WTSO
- Madison, Wisconsin; United States;
- Broadcast area: Madison metropolitan area
- Frequency: 1070 kHz
- Branding: 1070 The Game

Programming
- Format: Sports
- Affiliations: Fox Sports Radio

Ownership
- Owner: iHeartMedia, Inc.; (iHM Licenses, LLC);
- Sister stations: WIBA (AM); WIBA-FM; WMAD; WXXM; WZEE;

History
- First air date: January 19, 1948
- Former call signs: WKOW (1948–1971)
- Call sign meaning: For station's frequency, read as "ten-seven-oh (zero)"

Technical information
- Licensing authority: FCC
- Facility ID: 41973
- Class: B
- Power: 10,000 watts (day); 5,000 watts (night);

Links
- Public license information: Public file; LMS;
- Webcast: Listen live (via iHeartRadio)
- Website: 1070thegame.iheart.com

= WTSO =

WTSO (1070 AM, "1070 The Game") is a commercial radio station in Madison, Wisconsin, known as "1070 The Game." The station is owned and operated by iHeartMedia, Inc., and airs a sports radio format. The offices and studios are on South Fish Hatchery Road in Fitchburg (but using Madison as its mailing address).

By day, WTSO is powered at 10,000 watts. Because 1070 AM is a clear-channel frequency reserved for Class A station KNX in Los Angeles, at night, to avoid interference, WTSO must reduce its power to 5,000 watts and use a directional antenna with a six-tower array. WTSO must also protect the former Class A station on 1070 AM in Moncton, New Brunswick, CBA, though it has since moved to FM as CBAM-FM. WTSO's transmitter is off East Tower Road in McFarland.

==History==
The station signed on the air on January 19, 1948. The original call sign was WKOW. With Wisconsin known as "The Dairy State", the original call letters stood for the word "cow". The licensee was the Monona Broadcasting Company.

In 1971, the call sign was changed to WTSO to stand for "ten seven zero", its frequency. At that time, it was owned by Midcontinent Broadcasting and aired in a country music format. As country music listening switched to the FM dial, WTSO tried a talk radio format and later adult standards.

In 2000, WTSO switched to an all-sports format, initially as a network affiliate of ESPN Radio.
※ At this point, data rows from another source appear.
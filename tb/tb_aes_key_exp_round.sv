// tb_aes_key_exp_round: the ten key-expansion rounds against the reference.
//
// Ten instances (ROUND = 1..10) are chained combinationally; for the
// FIPS-197 key 2b7e1516... every round key is compared with the values
// printed in FIPS-197 Appendix A.1 for round keys 1 and 10, and for random
// keys all ten with aes_ref_pkg::key_schedule.
module tb_aes_key_exp_round;
  import aes_ref_pkg::*;
  logic [127:0] k [0:10];
  int checks = 0, failures = 0;

  for (genvar j = 1; j <= 10; j++) begin : g_r
    aes_key_exp_round #(.ROUND(j)) dut (.key_in(k[j-1]), .key_out(k[j]));
  end

  initial begin
    #100000;
    failures++;
    $display("watchdog expired");
    $display("TB_RESULT checks=%0d failures=%0d", checks, failures);
    $finish;
  end

  task automatic check(logic [127:0] got, logic [127:0] exp, string what);
    checks++;
    if (got !== exp) begin
      failures++;
      $display("FAIL %s: got %032h expected %032h", what, got, exp);
    end
  endtask

  initial begin
    rk_t ref_rk;
    k[0] = 128'h2b7e151628aed2a6abf7158809cf4f3c;
    #1;
    check(k[1],  128'ha0fafe1788542cb123a339392a6c7605, "FIPS-197 round key 1");
    check(k[10], 128'hd014f9a8c9ee2589e13f0cc8b6630ca6, "FIPS-197 round key 10");
    for (int n = 0; n < 50; n++) begin
      k[0] = (n == 0) ? 128'h0 : rand128();
      #1;
      ref_rk = key_schedule(k[0]);
      for (int j = 1; j <= 10; j++)
        check(k[j], ref_rk[j], $sformatf("round key %0d", j));
    end
    $display("TB_RESULT checks=%0d failures=%0d", checks, failures);
    $finish;
  end
endmodule
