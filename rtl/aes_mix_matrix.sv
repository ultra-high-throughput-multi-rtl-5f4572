// aes_mix_matrix: MixMatrix, MixColumns applied to the whole state.
//
// Four aes_mix_column blocks work side by side, one per 32-bit column of
// the 4x4 byte matrix (column c is bytes 4c..4c+3, bits [127-32c -: 32]).
// Combinational.
module aes_mix_matrix
  import aes_pkg::*;
(
  input  aes_block_t state_in,
  output aes_block_t state_out
);
  for (genvar c = 0; c < 4; c++) begin : g_col
    aes_mix_column u_mix_column (
      .col_in  (state_in [127-32*c -: 32]),
      .col_out (state_out[127-32*c -: 32])
    );
  end
endmodule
It was called "Madison's ESPN Radio 10-7-0". On January 1, 2009, WTSO parted company with ESPN Radio and rebranded as "The Big 1070, Madison's Sports Station". It affiliated with Fox Sports Radio and later added some programming from NBC Sports Radio. ESPN Radio programming now airs on WTLX.

On February 3, 2020, WTSO rebranded as "1070 The Game". In March 2021, WTSO announced it would become the Chicago Cubs Radio Network's first Wisconsin affiliate, providing a locally based alternate to the Chicago-based WSCR, which also covers Southern Wisconsin with its signal.
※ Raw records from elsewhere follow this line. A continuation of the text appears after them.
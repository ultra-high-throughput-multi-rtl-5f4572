// tb_aes_mix_matrix: MixMatrix against the reference MixColumns.
//
// FIPS-197 Appendix B (round 1, after ShiftRows -> after MixColumns) and
// random states compared with aes_ref_pkg::mix_columns.
module tb_aes_mix_matrix;
  import aes_ref_pkg::*;
  logic [127:0] s_in, s_out;
  int checks = 0, failures = 0;

  aes_mix_matrix dut (.state_in(s_in), .state_out(s_out));

  initial begin
    #100000;
    failures++;
    $display("watchdog expired");
    $display("TB_RESULT checks=%0d failures=%0d", checks, failures);
    $finish;
  end

  task automatic check(logic [127:0] inp, logic [127:0] exp);
    s_in = inp;
    #1;
    checks++;
    if (s_out !== exp) begin
      failures++;
      $display("FAIL in %032h: got %032h expected %032h", inp, s_out, exp);
    end
  endtask

  initial begin
    check(128'hd4bf5d30e0b452aeb84111f11e2798e5, 128'h046681e5e0cb199a48f8d37a2806264c);
    for (int n = 0; n < 200; n++) begin
      logic [127:0] v = rand128();
      check(v, mix_columns(v));
    end
    $display("TB_RESULT checks=%0d failures=%0d", checks, failures);
    $finish;
  end
endmodule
From 2014 until February 1, 2020, WTSO programming was simulcast on FM translator W265CV at 100.9 MHz. W265CV now airs a 1960s-1970s oldies format as "U-100.9".

==Programming==
Programming from Fox Sports Radio is heard on nights and weekends.
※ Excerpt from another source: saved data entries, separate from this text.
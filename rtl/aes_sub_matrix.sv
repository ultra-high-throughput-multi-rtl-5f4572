// aes_sub_matrix: SubMatrix, the SubBytes step applied to a whole block.
//
// The 128-bit state is cut into its 16 bytes and each byte goes through an
// S-Box of its own, so all 16 substitutions happen in parallel in one
// combinational level, as the design prescribes. Byte i of the output is
// S(byte i of the input); no byte moves.
module aes_sub_matrix
  import aes_pkg::*;
(
  input  aes_block_t state_in,
  output aes_block_t state_out
);
  for (genvar i = 0; i < 16; i++) begin : g_sbox
    aes_sbox u_sbox (
      .a (state_in [127-8*i -: 8]),
      .y (state_out[127-8*i -: 8])
    );
  end
endmodule
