// tb_aes_sub_matrix: SubMatrix against the reference SubBytes.
//
// Random 128-bit states and a few fixed ones are applied; every output is
// compared with aes_ref_pkg::sub_bytes, which computes each S-box value
// from its definition.
module tb_aes_sub_matrix;
  import aes_ref_pkg::*;
  logic [127:0] s_in, s_out;
  int checks = 0, failures = 0;

  aes_sub_matrix dut (.state_in(s_in), .state_out(s_out));

  initial begin
    #100000;
    failures++;
    $display("watchdog expired");
    $display("TB_RESULT checks=%0d failures=%0d", checks, failures);
    $finish;
  end

  task automatic check(logic [127:0] inp);
    s_in = inp;
    #1;
    checks++;
    if (s_out !== sub_bytes(inp)) begin
      failures++;
      $display("FAIL in %032h: got %032h expected %032h", inp, s_out, sub_bytes(inp));
    end
  endtask

  initial begin
    check(128'h0);
    check(128'h00112233445566778899aabbccddeeff);
    // FIPS-197 Appendix B, round 1 start -> after SubBytes
    s_in = 128'h193de3bea0f4e22b9ac68d2ae9f84808; #1;
    checks++;
    if (s_out !== 128'hd42711aee0bf98f1b8b45de51e415230) begin
      failures++; $display("FAIL FIPS-197 SubBytes vector: %032h", s_out);
    end
    for (int n = 0; n < 200; n++) check(rand128());
    $display("TB_RESULT checks=%0d failures=%0d", checks, failures);
    $finish;
  end
endmodule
WTSO's live sports coverage includes broadcasts of Chicago Cubs baseball, NASCAR races from MRN Radio and PRN Radio, as well as local high school events, including championships in the Wisconsin Interscholastic Athletic Association. WTSO also airs live broadcasts of some University of Wisconsin Badgers games along with sister station WIBA (1310 AM).